Sindicales

16/3/2026

Los municipales de Córdoba vamos por el 28% de salario que nos deben, las jubilaciones y el pase a planta

Las asambleas por repartición se han pronunciado por un plan de lucha progresivo en defensa del salario y las jubilaciones.

Por la unidad de los sectores en lucha.

La inflación de febrero fue de 2,6 puntos según el IPC Córdoba. El dato crece de manera continua desde hace nueve meses, mientras el consumo y la actividad productiva retroceden. Para los municipales la pérdida salarial bruta acumulada es de 28 puntos, y escala más aún sobre el salario neto considerando el descuento de 8 puntos que confisca la ley provincial 11.087 de “equidad jubilatoria”, sumado a los 18 de aportes personales históricos.

El sindicato aún no puso a consideración “una propuesta que merezca ser llevada a las bases”, lo que permite suponer que el gobierno debe haber ofrecido una recomposición atada a la recaudación provincial. En efecto, la recaudación cayó 6 puntos en lo que va del año, no sólo por la recesión sino fundamentalmente porque el gobernador Martín Llaryora eximió a los sectores agroexportadores e industriales de tributos (Ingresos Brutos -alícuota 0% para industrias que facturen hasta $3.200 millones anuales y pequeñas empresas; reducción del Impuesto inmobiliario urbano y rural).

Con esa decisión vuelve a mostrar qué intereses defiende y quiénes seremos los que pagaremos los costos de una política económica de hambre y saqueo al que nos someten tanto el gobierno nacional como el provincial y municipal.

Las paritarias municipales se discuten en un contexto de profunda convulsión: se acaba de sancionar la reforma laboral y hace apenas dos meses el gobierno volvió a modificar la ley previsional confiscando aún más los haberes de los jubilados provinciales. En ambos casos el rol de los legisladores del PJ ha sido crucial para que estas leyes puedan ver la luz, garantizando el quórum y los votos necesarios para validarla. Se trata de un colaboracionismo extremo entre el PJ y LLA, que queda al desnudo aunque posen de opositores en escenarios diferentes.

La reforma es un fraude laboral absolutamente inconstitucional por su carácter regresivo. Con restricciones para el desarrollo de asambleas, la creación del FAL (fondo de asistencia laboral para indemnizaciones a costa de los laburantes), la categorización de actividades esenciales y trascendentales y la exclusión de determinadas actividades laborales -servicios, obras, fletes y transporte- condenadas a la eterna precariedad, el gobierno busca contener por la vía de la amenaza la protesta en alza por los salarios de hambre, la desocupación, el vaciamiento presupuestario y la eliminación de sectores completos de la actividad industrial.

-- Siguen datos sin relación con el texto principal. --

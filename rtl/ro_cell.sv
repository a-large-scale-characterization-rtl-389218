// Behavioural model (not synthesizable) of one five-stage ring oscillator.
//
// The loop is a 2-input NAND, whose second input is the enable, followed by
// four inverters; the fourth inverter's output feeds the NAND and is the
// cell's output. This structure is the one the measurement setup uses. Each
// stage is a process with a transport delay (non-blocking assignment after
// the stage delay), so the loop oscillates with period 10 * stage delay when
// en is high and rests at 1 when en is low. When en falls, the wave still in
// the ring finishes, so a stopped ring gives one last rising edge as it
// returns to 1.
//
// Timing model (this design's own): STAGE_DELAY_NS carries the average delay
// and the static process-variation term of the RO. The dynamic noise term is
// a relative offset drawn once at each rising edge of en, uniform with a
// standard deviation of NOISE_SIGMA, and applied to all five stages during
// that enable period. The default 0.4876 ns per stage gives 205.1 MHz.
//
// Interface: en (enable), ro_out (oscillator output). No clock, no reset.
`timescale 1ns/1fs
module ro_cell #(
  parameter real STAGE_DELAY_NS = 0.4876,
  parameter real NOISE_SIGMA    = 0.00025
) (
  input  logic en,
  output logic ro_out
);

  logic [4:0] stage;     // stage[0]: NAND output, stage[4]: last inverter
  realtime    dly;

  initial dly = STAGE_DELAY_NS;

  // New noise sample per enable period; uniform on [-sqrt(3), sqrt(3)) * sigma.
  always @(posedge en) begin
    dly <= STAGE_DELAY_NS *
          (1.0 + NOISE_SIGMA * 1.7320508 * ((real'($urandom % 65536) / 32768.0) - 1.0));
  end

  // Rest state of a stopped ring: NAND output 1, then 0/1/0/1.
  initial stage = 5'b10101;

  always @(en or stage[4]) stage[0] <= #(dly) ~(en & stage[4]);
  always @(stage[0])       stage[1] <= #(dly) ~stage[0];
  always @(stage[1])       stage[2] <= #(dly) ~stage[1];
  always @(stage[2])       stage[3] <= #(dly) ~stage[2];
  always @(stage[3])       stage[4] <= #(dly) ~stage[3];

  assign ro_out = stage[4];

endmodule
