// Testbench for ro_cell: checks that the cell rests at 1 while disabled,
// oscillates with period 10 x stage delay once enabled (first rising edge
// after 10 stage delays), stops again when disabled, and that with noise
// enabled the period stays within the noise bound.
`timescale 1ns/1ps
module tb_ro_cell;
  int checks = 0, failures = 0;

  logic en0 = 0, en1 = 0;
  logic out0, out1;

  ro_cell #(.STAGE_DELAY_NS(0.5), .NOISE_SIGMA(0.0))   dut0 (.en(en0), .ro_out(out0));
  ro_cell #(.STAGE_DELAY_NS(0.5), .NOISE_SIGMA(0.001)) dut1 (.en(en1), .ro_out(out1));

  int      rises0 = 0, rises1 = 0;
  realtime t_first0, t_last0, t_first1, t_last1;

  // Edge times are recorded only while enabled; the edge count includes the
  // one final rising edge with which a stopped ring returns to its rest level.
  int en_rises0 = 0, en_rises1 = 0;
  always @(posedge out0) begin
    if (en0) begin
      if (en_rises0 == 0) t_first0 = $realtime;
      t_last0 = $realtime;
      en_rises0++;
    end
    rises0++;
  end
  always @(posedge out1) begin
    if (en1) begin
      if (en_rises1 == 0) t_first1 = $realtime;
      t_last1 = $realtime;
      en_rises1++;
    end
    rises1++;
  end

  task automatic check(input bit ok, input string what);
    checks++;
    if (!ok) begin failures++; $display("FAIL: %s", what); end
  endtask

  initial begin : watchdog
    #100000;
    failures++;
    $display("TB_RESULT checks=%0d failures=%0d", checks, failures);
    $finish;
  end

  realtime t_en, per;

  initial begin
    #30;
    rises0 = 0;
    #20;
    check(out0 == 1'b1, "disabled cell rests at 1");
    check(rises0 == 0, "no edges while disabled");
    rises0 = 0;
    en_rises0 = 0;
    t_en = $realtime;
    en0 = 1;
    #1002;
    en0 = 0;
    #20;
    // rising edges at t_en + 5 ns * k, k = 1..200, then one more when the
    // stopped ring settles back to 1
    check(en_rises0 == 200, $sformatf("200 rising edges in 1002 ns, got %0d", en_rises0));
    check(rises0 == 201, $sformatf("one trailing edge after disable, got %0d", rises0 - en_rises0));
    check((t_first0 - t_en) > 4.99 && (t_first0 - t_en) < 5.01,
          $sformatf("first rising edge after 10 stage delays, got %f", t_first0 - t_en));
    per = (t_last0 - t_first0) / (en_rises0 - 1);
    check(per > 4.999 && per < 5.001, $sformatf("period 5 ns, got %f", per));
    check(out0 == 1'b1, "stopped cell returns to 1");
    rises0 = 0;
    #200;
    check(rises0 == 0, "no edges after disable");

    // several enable periods with noise: period within +-sqrt(3)*0.1 %
    repeat (5) begin
      en_rises1 = 0;
      en1 = 1;
      #500;
      en1 = 0;
      #20;
      per = (t_last1 - t_first1) / (en_rises1 - 1);
      check(per > 5.0 * (1 - 0.0018) && per < 5.0 * (1 + 0.0018),
            $sformatf("noisy period near 5 ns, got %f", per));
    end
    $display("TB_RESULT checks=%0d failures=%0d", checks, failures);
    $finish;
  end
endmodule
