// Oscillation counter: a W-bit counter clocked by the selected ring
// oscillator's output, incremented on every rising edge of it.
//
// The clear is asynchronous (this design's choice): the RO clock is stopped
// whenever the counters are cleared, so a synchronous clear would never take
// effect. clr comes from a flip-flop in the 50 MHz domain and is released
// before the RO is enabled. count is read by the 50 MHz domain only after the
// RO has stopped, so it is static when sampled. The 32-bit width follows the
// measurement setup.
module ro_counter #(
  parameter int unsigned W = 32
) (
  input  logic         ro_clk,
  input  logic         clr,
  output logic [W-1:0] count
);

  always_ff @(posedge ro_clk or posedge clr) begin
    if (clr) count <= '0;
    else     count <= count + 1'b1;
  end

endmodule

En idéntico sentido, la reforma jubilatoria provincial profundiza el saqueo que ya existía con la ley 10.694, incrementando el porcentaje de aportes personales de activos en detrimento del salario neto, mientras el gobierno nacional mantiene en niveles mínimos las partidas de coparticipación. Ambas leyes constituyen herramientas profundamente confiscatorias de derechos laborales al servicio del gobierno, sea nacional o provincial, porque ambos descargan el ajuste sobre las y los trabajadores. Es necesario enfrentar estas leyes con las herramientas que han forjado las conquistas del movimiento obrero: asamblea, plenario de delegados con mandato, paro, plan de lucha.  

Recuperar los 28 puntos de pérdida que arrastra y la inflación por venir es la tarea que tenemos por delante los municipales. Las asambleas por repartición se han pronunciado en defensa del salario y las jubilaciones, por un plan de lucha progresivo y continuo, en unidad con los sectores estatales e independencia política respecto del gobierno. No es de extrañar que estos pronunciamientos se asemejen a los mandatos de las escuelas de toda la provincia, que han rechazado casi de manera unánime la propuesta de hambre de Llaryora.

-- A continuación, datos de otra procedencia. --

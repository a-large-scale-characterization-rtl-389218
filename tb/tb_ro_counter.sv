// Testbench for ro_counter: clocks it with a free-running "RO" clock that is
// gated on and off, checks the count of rising edges against a reference
// count kept by the testbench, and checks the asynchronous clear (applied
// while the clock is stopped) and wrap-around at a reduced width.
`timescale 1ns/1ps
module tb_ro_counter;
  int checks = 0, failures = 0;

  logic        ro_clk = 1'b1;
  logic        clr    = 1'b0;
  logic [31:0] count;
  logic [3:0]  count4;

  ro_counter #(.W(32)) dut   (.ro_clk(ro_clk), .clr(clr), .count(count));
  ro_counter #(.W(4))  dut4  (.ro_clk(ro_clk), .clr(clr), .count(count4));

  task automatic check(input bit ok, input string what);
    checks++;
    if (!ok) begin failures++; $display("FAIL: %s", what); end
  endtask

  task automatic pulses(input int n);
    repeat (n) begin
      #2.4 ro_clk = 1'b0;
      #2.4 ro_clk = 1'b1;
    end
  endtask

  initial begin : watchdog
    #10000000;
    failures++;
    $display("TB_RESULT checks=%0d failures=%0d", checks, failures);
    $finish;
  end

  int total;

  initial begin
    #1 clr = 1'b1;
    #5;
    check(count == 0 && count4 == 0, "async clear with stopped clock");
    clr = 1'b0;
    #5;
    total = 0;
    for (int k = 0; k < 20; k++) begin
      int n = 1 + ($urandom % 300);
      pulses(n);
      total += n;
      #10;
      check(count == 32'(total), $sformatf("count %0d expected %0d", count, total));
      check(count4 == 4'(total), "4-bit counter wraps");
    end
    clr = 1'b1;
    #3;
    check(count == 0, "clear after counting");
    clr = 1'b0;
    pulses(256080 / 100);
    #5;
    check(count == 2560, "count after re-clear");
    $display("TB_RESULT checks=%0d failures=%0d", checks, failures);
    $finish;
  end
endmodule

Los municipales debemos imitar el método de los docentes provinciales, que de manera contundente rechazaron la propuesta de hambre del gobierno y van por paros progresivos hasta lograr un salario que esté por encima de la línea de pobreza. Ellos no permitieron que las vallas policiales fueran un obstáculo para llegar al Panal a gritar el rechazo, en una demostración clara de la fuerza y la indignación que los anima.

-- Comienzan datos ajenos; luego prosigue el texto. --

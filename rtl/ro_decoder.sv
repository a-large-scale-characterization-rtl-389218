// RO enable decoder: activates a single ring oscillator at a time.
//
// A binary-to-one-hot decoder gated by the global enable: en_vec[addr] is
// high while en is high, every other bit is low, and all are low when en is
// low. Purely combinational. Decoding one RO at a time follows the
// measurement setup; the plain one-hot decoder is this design's choice.
module ro_decoder #(
  parameter int unsigned N = 512
) (
  input  logic [$clog2(N)-1:0] addr,
  input  logic                 en,
  output logic [N-1:0]         en_vec
);

  always_comb begin
    en_vec = '0;
    if (en && (32'(addr) < N)) en_vec[addr] = 1'b1;
  end

endmodule
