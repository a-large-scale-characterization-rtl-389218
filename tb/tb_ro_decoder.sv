// Testbench for ro_decoder: every address with the enable high must give
// exactly that one bit set; with the enable low all bits must be low.
module tb_ro_decoder;
  localparam int unsigned N = 512;
  int checks = 0, failures = 0;

  logic [$clog2(N)-1:0] addr;
  logic                 en;
  logic [N-1:0]         en_vec, expected;

  ro_decoder #(.N(N)) dut (.addr(addr), .en(en), .en_vec(en_vec));

  initial begin : watchdog
    #1000000;
    failures++;
    $display("TB_RESULT checks=%0d failures=%0d", checks, failures);
    $finish;
  end

  initial begin
    for (int a = 0; a < N; a++) begin
      addr = a[$clog2(N)-1:0];
      en = 1'b1;
      #1;
      expected = '0;
      expected[a] = 1'b1;
      checks++;
      if (en_vec !== expected) begin
        failures++;
        $display("FAIL: addr %0d enabled, got popcount %0d", a, $countones(en_vec));
      end
      en = 1'b0;
      #1;
      checks++;
      if (en_vec !== '0) begin
        failures++;
        $display("FAIL: addr %0d disabled, vector not zero", a);
      end
    end
    $display("TB_RESULT checks=%0d failures=%0d", checks, failures);
    $finish;
  end
endmodule
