# Hybrid wideband channelizer with high-resolution signal guidance

This design splits a real-valued wideband input into channels. It then extracts
individual signals of any centre frequency and bandwidth at a low sample rate.
It combines two classic approaches:

* A **polyphase DFT (PDFT)** filter bank produces N/2+1 wide channels cheaply.
  The channels are spaced Fs/N apart, each passes 2·Fs/N, and each is sampled
  at 4·Fs/N (4× oversampled). Because neighbouring channels overlap by half,
  any signal no wider than Fs/N lies wholly inside at least one channel.
* A bank of **digital down-converters (DDC)** gives the best filtering for
  individual signals, but is expensive at the input rate. Here it runs only on
  the few PDFT channels that contain signals, at the channel rate.

A **high-resolution spectrum** of M·N bins decides which channels to use. Its
bins are Fs/(M·N) wide and it is refreshed every M·N/4 samples. A signal
parameter estimator (SPE) finds the occupied bands in it. A channel selector
gives each band a PDFT channel, a residual frequency offset and a rate
reduction, and programs a DDC unit with them.

The central economy is that **one complex FFT serves both paths**. Both data
sets are real, so the polyphase-filtered PDFT data (Path A) rides on the real
rail of the FFT input. A windowed slice of the input (Path B) rides on the
imaginary rail. After the FFT the two spectra are separated again. Path B's
N-point spectra are the row transforms of a prime-factor M·N-point FFT. Only
a column stage of N short M-point DFTs is needed to complete the
high-resolution spectrum.

Default sizes: N = 1024 branches (512 usable channels), L = 4 taps per
branch, M = 7, which gives a 7168-point high-resolution FFT. The defaults also
include four DDC units with 8 taps each.

## Data flow and timing

```
x ──► sample_buffer (PDFT history) ──► polyphase_filter ──┐ real rail
  └─► sample_buffer (HR frames)    ──► window_path ───────┤ imag rail
                                                          ▼
                                   fft_r4_pipeline (N-point, radix-4, 5 stages)
                                                          ▼
                                   fft_unpack (digit-reversal + A/B separation)
                         ┌────────────────────────────────┴──────────────┐
                    A: channels                              B: row spectrum m
                         ▼                                               ▼
                 ddc_unit × NUM_DDC  ◄── channel_select ◄── spe_detector ◄── hr_column_stage (dft_m)
```

One input sample arrives per clock at most (`x_valid`). Everything is paced by
the input:

| event | period (samples = clocks) | work per event |
|---|---|---|
| PDFT update | N/4 = 256 | polyphase filter: N/8 + 4 clocks; FFT frame: N/8 = 128 clocks per stage |
| row of a high-resolution frame | N/4 | one Path B row goes through the FFT with the PDFT frame |
| high-resolution spectrum | M·N/4 = 1792 | column stage: N + 4 clocks |
| SPE scan | M·N/2 + 4 ≈ 3588 | so every second spectrum is averaged; the others are counted as skipped |
| DDC sample | N/4 per channel sample | TAPS + 3 clocks per unit |

Outputs are held back until the filter history (N·L samples) and the first
high-resolution frame (M·N samples) are complete. A tag travels with each FFT
frame. It holds the two "history complete" flags and the row number, so no
block needs to know the pipeline depth of the others.

## Path A: polyphase filter and the oversampling phase

The input is split into frames that advance by N/4 samples (75 % overlap).
This hop is what makes the channels 4× oversampled. For output position n of
frame t, `polyphase_filter` forms

    v[n] = Σ_l h[n' + l·N] · x[t − n' − l·N],   n' = (t − n) mod N

The circular re-ordering (t − n) mod N is folded into the read addresses.
Without it, a 75 %-overlapped frame would carry a frame-dependent phase
rotation. With it, FFT bin k equals exactly the output of a DDC tuned to
k·Fs/N:

    y_k(t) = Σ_i h[i] x[t − i] e^{−j2πk(t−i)/N}

The end-to-end testbench checks the channel outputs against this formula.
Eight lanes work in parallel, each with L multipliers and a small adder tree.
A frame takes N/8 clocks.

## Path B: windowed rows of the high-resolution frame

A high-resolution frame is M·N samples long and starts every M·N/4 samples.
Each of its M rows is sent through the shared FFT in one PDFT update. The
prime-factor input map picks the N samples of row m:

    n = (N·m + M·n2) mod (M·N),   n2 = 0..N−1

Each sample is multiplied by its window value w[n]. `window_path` generates
the index map incrementally with modular additions.

Both paths read the input from `sample_buffer`. This is a circular store with
one write port and many read ports, addressed by delay relative to an
anchor. The anchor is set at the start of each frame. The anchor moves by a
quarter frame per update, so the 75 % overlap costs no copying.

## Complex FFT and separation

`fft_r4_pipeline` chains log4 N radix-4 decimation-in-frequency stages
(`fft_r4_stage`). Each stage has a double-buffered N-word memory and two
butterflies, i.e. eight words per clock. A frame can enter every N/8 clocks.
Results come out in base-4 digit-reversed order, with no scaling: word growth
is absorbed by 32-bit words.

`fft_unpack` stores a frame, undoes the digit reversal and separates the two
real transforms:

    A[k] = (Z[k] + conj Z[N−k]) / 2        (PDFT channels)
    B[k] = (Z[k] − conj Z[N−k]) / (2j)     (row spectrum)

It handles four (k, N−k) pairs per clock.

## High-resolution spectrum (prime factor algorithm)

M and N are relatively prime, so the M·N-point DFT separates into N-point
row DFTs and M-point column DFTs without twiddle factors.

`hr_column_stage` collects the M row spectra in an M-bank double buffer. It
then runs one `dft_m` per bin k2, one per clock. The output of column k2,
row k1 is high-resolution bin

    k = (N·tN·k1 + M·tM·k2) mod (M·N),   N·tN ≡ 1 (mod M),  M·tM ≡ 1 (mod N)

This Chinese-remainder map is generated on the fly.

`dft_m` is a folded M-point DFT. It takes sums and differences of mirrored
inputs, multiplies them by cosines and sines, and recombines the results. All
M outputs appear every clock. For M = 7 it uses 36 real multipliers.

## Signal parameter estimation and channel selection

`spe_detector` works on the bins k = 0..M·N/2. It squares the magnitude of
each bin after an 8-bit pre-shift and keeps a running average per bin:
avg += (p − avg)/4. After a spectrum it scans the averages, one bin per clock.
Each maximal run of bins above `threshold` is one signal, reported as
centre2 = lo + hi (the centre in half-bin units) and bw = hi − lo + 1.

`channel_select` turns each detection into a DDC programming:

* **Channel.** PDFT channel c has its centre at high-resolution bin c·M and
  spans c·M ± M. The nearest channel is c = ⌊(centre2 + M)/(2M)⌋. It is
  accepted only if both band edges lie inside it. Wider signals are counted
  as `too_wide`.
* **NCO step.** inc = (centre2 − 2Mc)·2³²/(8M). This is the residual offset
  as a fraction of the 4M-bin channel rate.
* **Rate reduction.** dec_log is the largest d ≤ 3 with bw·2^(d+1) ≤ 4M, so
  the output rate stays at least twice the signal bandwidth.

Units are filled in scan order. Extra detections are counted as `dropped`. The
new table takes effect at the end of the scan with a single `cfg_load` pulse.

## DDC units

Each `ddc_unit` picks its channel's sample out of the unpacked Path A stream.
It then works in three stages:

1. **Mix.** Multiply by exp(−jφ) from a 1024-entry cosine/sine table, then
   advance φ by inc.
2. **Filter.** One FIR tap product per clock.
3. **Sum.** Accumulate the products and round.

The unit keeps one output in 2^dec_log. If a new configuration changes the
channel or the offset, the phase, the delay line and the decimation count
restart. An unchanged configuration leaves them running.

## Number formats

| quantity | format |
|---|---|
| input samples | 16-bit signed |
| filter, window and DDC coefficients | Q1.15 (16 bit) |
| twiddles and DFT constants | 18 bit, 16 fraction bits, rounded |
| FFT, column stage and DDC data | 32-bit signed per rail, no scaling |
| SPE powers and threshold | 48 bit |

The constant tables (twiddles, DFT constants, oscillator table) are computed
at elaboration from `$cos`/`$sin`. They are not stored as files.

## Where this design departs from the reference architecture

* **Overlapped buffers.** The reference uses pairs of buffers, each split into
  four quarter-frame memories, with old data copied into the buffer being
  refilled. Here, one circular store with a moving anchor gives the same
  overlapped frames. Its many read ports are written as a plain array; banking
  them into dual-port RAMs is left to the implementation tool.
* **Short DFT.** The reference uses a Winograd 7-point DFT with 16 real
  multiplications. Here a folded DFT with 36 multiplications is used. The
  total is 196 multipliers in the filter, window, FFT and column stage,
  against about 208 estimated for the reference. The FFT butterflies use 12
  real multipliers each, where the reference budgets 16.
* **Twiddle storage.** Each FFT stage holds full-period cosine/sine ROMs, not
  a shared quarter-period table.
* **Hermitian redundancy.** All M·N high-resolution bins are computed; only
  the non-negative half is used.
* **SPE and channel selection.** Their algorithms are not specified in the
  reference, and the ones described above are this design's own:
  * no interpolation between bins;
  * a fixed threshold;
  * spectra that arrive during a scan are skipped.
* **Rate conversion.** Only integer power-of-two decimation is built, not a
  general sample-rate converter.
* **Configuration choices.** The unit count, the DDC tap count and all word
  lengths are this design's choices.

## Files

| file | block |
|---|---|
| `rtl/chan_pkg.sv` | shared types (`cplx_t`, `tag_t`, `ddc_cfg_t`) and arithmetic helpers |
| `rtl/sample_buffer.sv` | circular multi-port sample store |
| `rtl/polyphase_filter.sv` | Path A: N-branch polyphase FIR with re-ordering |
| `rtl/window_path.sv` | Path B: windowed rows of the high-resolution frame |
| `rtl/fft_r4_stage.sv`, `rtl/fft_r4_pipeline.sv` | shared radix-4 FFT |
| `rtl/fft_unpack.sv` | digit reversal and separation of the two real spectra |
| `rtl/dft_m.sv`, `rtl/hr_column_stage.sv` | column stage of the high-resolution FFT |
| `rtl/spe_detector.sv` | band detection |
| `rtl/channel_select.sv` | channel / NCO / decimation assignment |
| `rtl/ddc_unit.sv` | one DDC unit |
| `rtl/channelizer_top.sv` | the whole channelizer |

Each file's opening comment gives its interface and latency.

## Simulation

Every block has a self-checking testbench, `tb/tb_<module>.sv`. Each one
prints `TB_RESULT checks=… failures=…`. Most use reduced sizes, for example
N = 16, M = 3. The results are compared with direct DFT and filter formulas
evaluated in the testbench.

The two system testbenches share the stimulus and checks in
`tb/tb_chan_env.sv`:

* `tb_channelizer_top` runs at N = 64, L = 4, M = 7.
* `tb_channelizer_full` runs at the default sizes for 26 000 samples. In the
  high-resolution spectra it compares a subset of bins.

Both drive a set of tones:

* five isolated tones, each detected, assigned and down-converted to DC;
* a 15-bin cluster that no channel can hold, counted as too wide;
* more signals than DDC units, so detections are dropped.

They count each of these events and fail if one never happens.

Plain verilator, for example:

```
verilator --binary --timing --assert -Wno-fatal -Irtl -Itb --top-module tb_channelizer_top \
    rtl/chan_pkg.sv $(ls rtl/*.sv | grep -v chan_pkg) tb/tb_chan_env.sv tb/tb_channelizer_top.sv
./obj_dir/Vtb_channelizer_top
```

A unit testbench needs only the package, its module, any sub-modules and
the testbench itself. `rtl/chan_pkg.sv` must come first. `-Wno-fatal` keeps
verilator's width lint warnings (index widths of guarded array accesses) from
stopping the build. `tb_check.svh` and
`tb_chan_wiring.svh` are included from `tb/`.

Los municipales conocemos esa fuerza. Hemos conquistado con lucha un salario digno, y con lucha podremos recuperarlo, si rompemos el alineamiento con el poder de turno que caracterizó la gestión sindical durante los últimos años. Para ello es estratégico ligarse con quienes efectivamente están dando la pelea en defensa de los intereses de las y los trabajadores. Se avecinan tiempos de rebeliones y deberemos estar a la altura para recuperar nuestro salario y nuestra jubilación, sin quedar atrapados en las extorsiones y maniobras típicas de los ajustadores.